Thursday, October 26, 2017

Paul Winter - 1978 - Common Ground

Paul Winter 
Common Ground

01. Ancient Voices (Nhmamusasa) 3:56
02. Eagle 2:09
03. Icarus 4:09
04. The Promise Of A Fisherman (Iemanja) 3:38
05. Ocean Dream 7:35
06. Trio 1:14
07. Common Ground (Velho Sermão) 3:42
08. Lay Down Your Burden 2:57
09. Wolf Eyes 6:33
10. Duet 0:40
11. Midnight (Minuit) 4:23
12. Trilogy 1:54

Cruz Baca: Vocals
Tigger Benford: Stick
Paul Berliner: Percussion, Maracas Mbira, Vocal
Warren Bernhardt: Piano
Michael Blair: Bells, Cymbals
Ray Brown: Bass
Bill Cahn : Drums, Drums (Steel)
Ben Carriel: Stick
Oscar Castro-Neves: Bass, Fender Rhodes, Guitar
Robert Chappell: Drums, Moog Bass, Moog Synthesizer, Organ, Tamboura, Ugandan Drum
Kwaku Dadey: Stick
David Darling: Cello, Composer, Electric Cello
Laudir DeOliveira: Chimes, Congas, Cowbell, Shaker, Triangle, Water Drums, Wood Block
Steve Gadd: Drums, Grand Cassa, Stick, Surdo, Trap Kit
John Guth: Guitar, Vocals
Michael Holmes: Fender Rhodes, Vocals
Steve Horelick: Cymbals
Janet Johnson: Vocals
Gary King: Bass
Paul McCandless: Flute, Horn (English), Norwegian Selje Flute, Oboe, Soloist, Vocals
Susan Osborn: Vocals
Jim Scott: Guitar, Vocals
Paul Winter: Sax

For the past 50 some years, Paul Winter has been the foremost exponent of integrating sounds from nature into environmental-themed music to espouse an optimistic kinship with Planet Earth's myriad creatures. Fusing animal callings with jazz, orchestral, and choral arrangements, folk, and world music, Common Ground is a cohesive concept album with more than its share of beautiful music. Winter's mimicry and accompaniment of wolf and whale on soprano sax is eloquent, though the human vocal passages sometimes verge on a sanctimonious folkiness. His "best of" collection, Wolf Eyes (which features various versions of about half of Common Ground's selections), is a more consistent introduction to Winter's distinctive music.

Cutting his teeth in jazz, and combining his seemingly endless talent and imagination with his love of the earth and its inhabitants -- human and animal alike -- Winter has, over the years, consistently produced melodic, interesting albums that are challenging and comfortable at the same time. Always surrounding himself with stellar musicians -- a cast that has changed over the years, always first-rate -- he has continuously managed to transform his vision and emotion into some of the finest music of our age.
The ultimate tool that has allowed him to maintain his integrity is, I believe, his honesty.

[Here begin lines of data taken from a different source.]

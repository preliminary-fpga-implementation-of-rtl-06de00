// axi_lite_regs: AXI4-lite slave register file seen by the host processor.
//
// Register map (byte offsets, 32-bit registers):
//   0x00 CTRL     W  [1:0] command (gbdt_pkg::cmd_e), [15:8] class,
//                    [31:16] length (tree words, or features of a pixel).
//                    A write issues the command (cmd_valid for one clock).
//   0x04 DBG_ADDR RW trees-RAM address for CMD_DEBUG_READ
//   0x08 STATUS   R  [0] busy, [1] done, [2] all classes finished,
//                    [15:8] predicted class,
//                    [31:16] tree words counted by the checksum
//   0x0C CHECKSUM R  checksum of the tree words of the last load
//   0x10 DBG_LO   R  read-back node word [31:0]
//   0x14 DBG_HI   R  read-back node word [63:32]
//   0x18 CYCLES   R  clocks taken by the last classification
//   0x1C MAXSCORE R  highest class score (the winner's)
//   0x20+4k SCORE R  accumulated score of class k
// Unmapped reads return 0. A write needs its address and data together (both
// are accepted in the same clock); one write and one read can be in flight.
// Responses are always OKAY. Byte strobes are ignored: every write is taken as
// a full word. The map and these rules are this design's own.
module axi_lite_regs
  import gbdt_pkg::*;
#(
  parameter int unsigned NUM_CLASSES = 6
) (
  input  logic              clk,
  input  logic              rst_n,
  // AXI4-lite slave
  input  logic [7:0]        s_axil_awaddr,
  input  logic              s_axil_awvalid,
  output logic              s_axil_awready,
  input  logic [31:0]       s_axil_wdata,
  input  logic [3:0]        s_axil_wstrb,
  input  logic              s_axil_wvalid,
  output logic              s_axil_wready,
  output logic [1:0]        s_axil_bresp,
  output logic              s_axil_bvalid,
  input  logic              s_axil_bready,
  input  logic [7:0]        s_axil_araddr,
  input  logic              s_axil_arvalid,
  output logic              s_axil_arready,
  output logic [31:0]       s_axil_rdata,
  output logic [1:0]        s_axil_rresp,
  output logic              s_axil_rvalid,
  input  logic              s_axil_rready,
  // command to the control unit
  output logic              cmd_valid,
  output cmd_e              cmd,
  output logic [7:0]        cmd_class,
  output logic [15:0]       cmd_len,
  output logic [ADDR_W-1:0] dbg_addr,
  // status from the accelerator
  input  logic              busy,
  input  logic              done,
  input  logic              all_done,
  input  logic [31:0]       max_score,
  input  logic [7:0]        pred_class,
  input  logic [15:0]       cs_count,
  input  logic [31:0]       checksum,
  input  logic [63:0]       dbg_word,
  input  logic [31:0]       cycles,
  input  logic [31:0]       scores [NUM_CLASSES]
);

  logic wr_fire, rd_fire;
  logic [31:0] rd_val;

  assign s_axil_awready = s_axil_awvalid && s_axil_wvalid && !s_axil_bvalid;
  assign s_axil_wready  = s_axil_awready;
  assign wr_fire        = s_axil_awready;
  assign s_axil_bresp   = 2'b00;
  assign s_axil_arready = !s_axil_rvalid;
  assign rd_fire        = s_axil_arvalid && s_axil_arready;
  assign s_axil_rresp   = 2'b00;

  always_ff @(posedge clk) begin
    if (!rst_n) begin
      s_axil_bvalid <= 1'b0;
      cmd_valid     <= 1'b0;
      cmd           <= CMD_NOP;
      cmd_class     <= '0;
      cmd_len       <= '0;
      dbg_addr      <= '0;
    end else begin
      cmd_valid <= 1'b0;
      if (s_axil_bvalid && s_axil_bready) s_axil_bvalid <= 1'b0;
      if (wr_fire) begin
        s_axil_bvalid <= 1'b1;
        unique case (s_axil_awaddr & 8'hFC)
          REG_CTRL: begin
            cmd_valid <= 1'b1;
            cmd       <= cmd_e'(s_axil_wdata[1:0]);
            cmd_class <= s_axil_wdata[15:8];
            cmd_len   <= s_axil_wdata[31:16];
          end
          REG_DBG_ADDR: dbg_addr <= s_axil_wdata[ADDR_W-1:0];
          default: ;
        endcase
      end
    end
  end

  always_comb begin
    rd_val = '0;
    unique case (s_axil_araddr & 8'hFC)
      REG_CTRL:     rd_val = {cmd_len, cmd_class, 6'd0, cmd};
      REG_DBG_ADDR: rd_val = 32'(dbg_addr);
      REG_STATUS:   rd_val = {cs_count, pred_class, 5'd0, all_done, done, busy};
      REG_CHECKSUM: rd_val = checksum;
      REG_DBG_LO:   rd_val = dbg_word[31:0];
      REG_DBG_HI:   rd_val = dbg_word[63:32];
      REG_CYCLES:   rd_val = cycles;
      REG_MAXSCORE: rd_val = max_score;
      default: begin
        for (int k = 0; k < NUM_CLASSES; k++)
          if ((s_axil_araddr & 8'hFC) == REG_SCORE0 + 8'(4 * k)) rd_val = scores[k];
      end
    endcase
  end

  always_ff @(posedge clk) begin
    if (!rst_n) begin
      s_axil_rvalid <= 1'b0;
      s_axil_rdata  <= '0;
    end else begin
      if (s_axil_rvalid && s_axil_rready) s_axil_rvalid <= 1'b0;
      if (rd_fire) begin
        s_axil_rvalid <= 1'b1;
        s_axil_rdata  <= rd_val;
      end
    end
  end

  // AXI rule: a response, once valid, stays valid and unchanged until taken.
  a_bvalid_hold: assert property (@(posedge clk) disable iff (!rst_n)
    s_axil_bvalid && !s_axil_bready |=> s_axil_bvalid);
  a_rvalid_hold: assert property (@(posedge clk) disable iff (!rst_n)
    s_axil_rvalid && !s_axil_rready |=> s_axil_rvalid && $stable(s_axil_rdata));

  logic unused_wstrb;
  assign unused_wstrb = ^s_axil_wstrb;

endmodule
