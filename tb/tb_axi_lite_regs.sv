// tb_axi_lite_regs: acts as an AXI4-lite master with random response delays
// and with write address and write data sometimes presented in different
// clocks. Checks that a CTRL write yields one cmd_valid pulse carrying the
// written fields, that DBG_ADDR reads back, that every status register reads
// the value driven on its input, that unmapped addresses read 0, and that
// responses stay valid until taken.
module tb_axi_lite_regs;
  import gbdt_pkg::*;
  localparam int N = 6;
  logic clk = 0, rst_n;
  logic [7:0] s_axil_awaddr, s_axil_araddr;
  logic s_axil_awvalid, s_axil_awready, s_axil_wvalid, s_axil_wready;
  logic [31:0] s_axil_wdata, s_axil_rdata;
  logic [3:0] s_axil_wstrb;
  logic [1:0] s_axil_bresp, s_axil_rresp;
  logic s_axil_bvalid, s_axil_bready, s_axil_arvalid, s_axil_arready, s_axil_rvalid, s_axil_rready;
  logic cmd_valid;
  cmd_e cmd;
  logic [7:0] cmd_class, pred_class;
  logic [15:0] cmd_len, dbg_addr, cs_count;
  logic busy, done, all_done;
  logic [31:0] checksum, cycles, max_score;
  logic [63:0] dbg_word;
  logic [31:0] scores [N];
  int checks = 0, failures = 0, cmd_pulses = 0;

  axi_lite_regs #(.NUM_CLASSES(N)) dut (.*);
  always #5 clk = ~clk;
  always @(posedge clk) if (cmd_valid) cmd_pulses++;

  initial begin
    repeat (50000) @(posedge clk);
    failures++;
    $display("watchdog expired");
    $display("TB_RESULT checks=%0d failures=%0d", checks, failures);
    $finish;
  end

  task automatic check(input bit ok, input string what);
    checks++;
    if (!ok) begin failures++; $display("%0t: %s", $time, what); end
  endtask

  task automatic axi_write(input logic [7:0] a, input logic [31:0] d);
    int gap = $urandom_range(0, 2);
    s_axil_awaddr = a; s_axil_awvalid = 1;
    s_axil_wdata = d; s_axil_wstrb = 4'hF;
    s_axil_wvalid = (gap == 0);
    for (int i = 0; i < gap; i++) begin
      #1 check(!s_axil_awready, "address taken without data");
      @(negedge clk);
    end
    s_axil_wvalid = 1;
    #1;
    while (!s_axil_awready) begin @(negedge clk); #1; end
    @(negedge clk);
    s_axil_awvalid = 0; s_axil_wvalid = 0;
    repeat ($urandom_range(0, 3)) begin
      #1 check(s_axil_bvalid, "bvalid dropped");
      @(negedge clk);
    end
    s_axil_bready = 1;
    #1 check(s_axil_bvalid && s_axil_bresp == 2'b00, "no write response");
    @(negedge clk);
    s_axil_bready = 0;
  endtask

  task automatic axi_read(input logic [7:0] a, output logic [31:0] d);
    s_axil_araddr = a; s_axil_arvalid = 1;
    #1;
    while (!s_axil_arready) begin @(negedge clk); #1; end
    @(negedge clk);
    s_axil_arvalid = 0;
    repeat ($urandom_range(0, 3)) @(negedge clk);
    s_axil_rready = 1;
    #1 check(s_axil_rvalid && s_axil_rresp == 2'b00, "no read response");
    d = s_axil_rdata;
    @(negedge clk);
    s_axil_rready = 0;
  endtask

  initial begin
    logic [31:0] r, w;
    rst_n = 0;
    s_axil_awaddr = 0; s_axil_awvalid = 0; s_axil_wdata = 0; s_axil_wstrb = 0; s_axil_wvalid = 0;
    s_axil_bready = 0; s_axil_araddr = 0; s_axil_arvalid = 0; s_axil_rready = 0;
    repeat (2) @(negedge clk);
    rst_n = 1;
    for (int t = 0; t < 50; t++) begin
      int n_before;
      busy = 1'($urandom); done = 1'($urandom); all_done = 1'($urandom);
      pred_class = 8'($urandom_range(0, N-1)); cs_count = 16'($urandom);
      checksum = $urandom; cycles = $urandom; max_score = $urandom;
      dbg_word = {$urandom, $urandom};
      foreach (scores[k]) scores[k] = $urandom;
      // command register
      w = {16'($urandom), 8'($urandom_range(0, N-1)), 6'd0, 2'($urandom)};
      n_before = cmd_pulses;
      axi_write(REG_CTRL, w);
      check(cmd_pulses == n_before + 1, "CTRL write did not give exactly one command");
      check(cmd == cmd_e'(w[1:0]) && cmd_class == w[15:8] && cmd_len == w[31:16], "command fields");
      // debug address
      w = $urandom;
      axi_write(REG_DBG_ADDR, w);
      check(dbg_addr == w[15:0], "dbg_addr");
      axi_read(REG_DBG_ADDR, r);  check(r == {16'd0, w[15:0]}, "DBG_ADDR read");
      axi_read(REG_STATUS, r);
      check(r == {cs_count, pred_class, 5'd0, all_done, done, busy}, "STATUS read");
      axi_read(REG_CHECKSUM, r);  check(r == checksum, "CHECKSUM read");
      axi_read(REG_DBG_LO, r);    check(r == dbg_word[31:0], "DBG_LO read");
      axi_read(REG_DBG_HI, r);    check(r == dbg_word[63:32], "DBG_HI read");
      axi_read(REG_CYCLES, r);    check(r == cycles, "CYCLES read");
      axi_read(REG_MAXSCORE, r);  check(r == max_score, "MAXSCORE read");
      for (int k = 0; k < N; k++) begin
        axi_read(8'(REG_SCORE0 + 4 * k), r);
        check(r == scores[k], $sformatf("SCORE%0d read", k));
      end
      axi_read(8'hF0, r);         check(r == 0, "unmapped read");
    end
    $display("TB_RESULT checks=%0d failures=%0d", checks, failures);
    $finish;
  end
endmodule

There is absolutely no element of pretense in his art -- he feels strongly and deeply about what he's doing, and it's present in every note. He combines various styles of ethnic music from around the world -- African, Brazilian, Native American and more -- with elements of jazz and classical music and sounds from nature (the wolf, the eagle, the whale) into a mix that comes together in such a way as to be seamless. It's as if they were made to fit together -- an audio metaphor for how we should live with each other and with the planet.
There is a comfort and serenity to this music -- and there is joy and rhythm and life. It's almost like a celebratory prayer -- a prayer of thanks for what we've been given in the form of the natural world and its peoples, and a prayer of hope that we don't throw it all away. It's a breathtakingly beautiful, stunning document.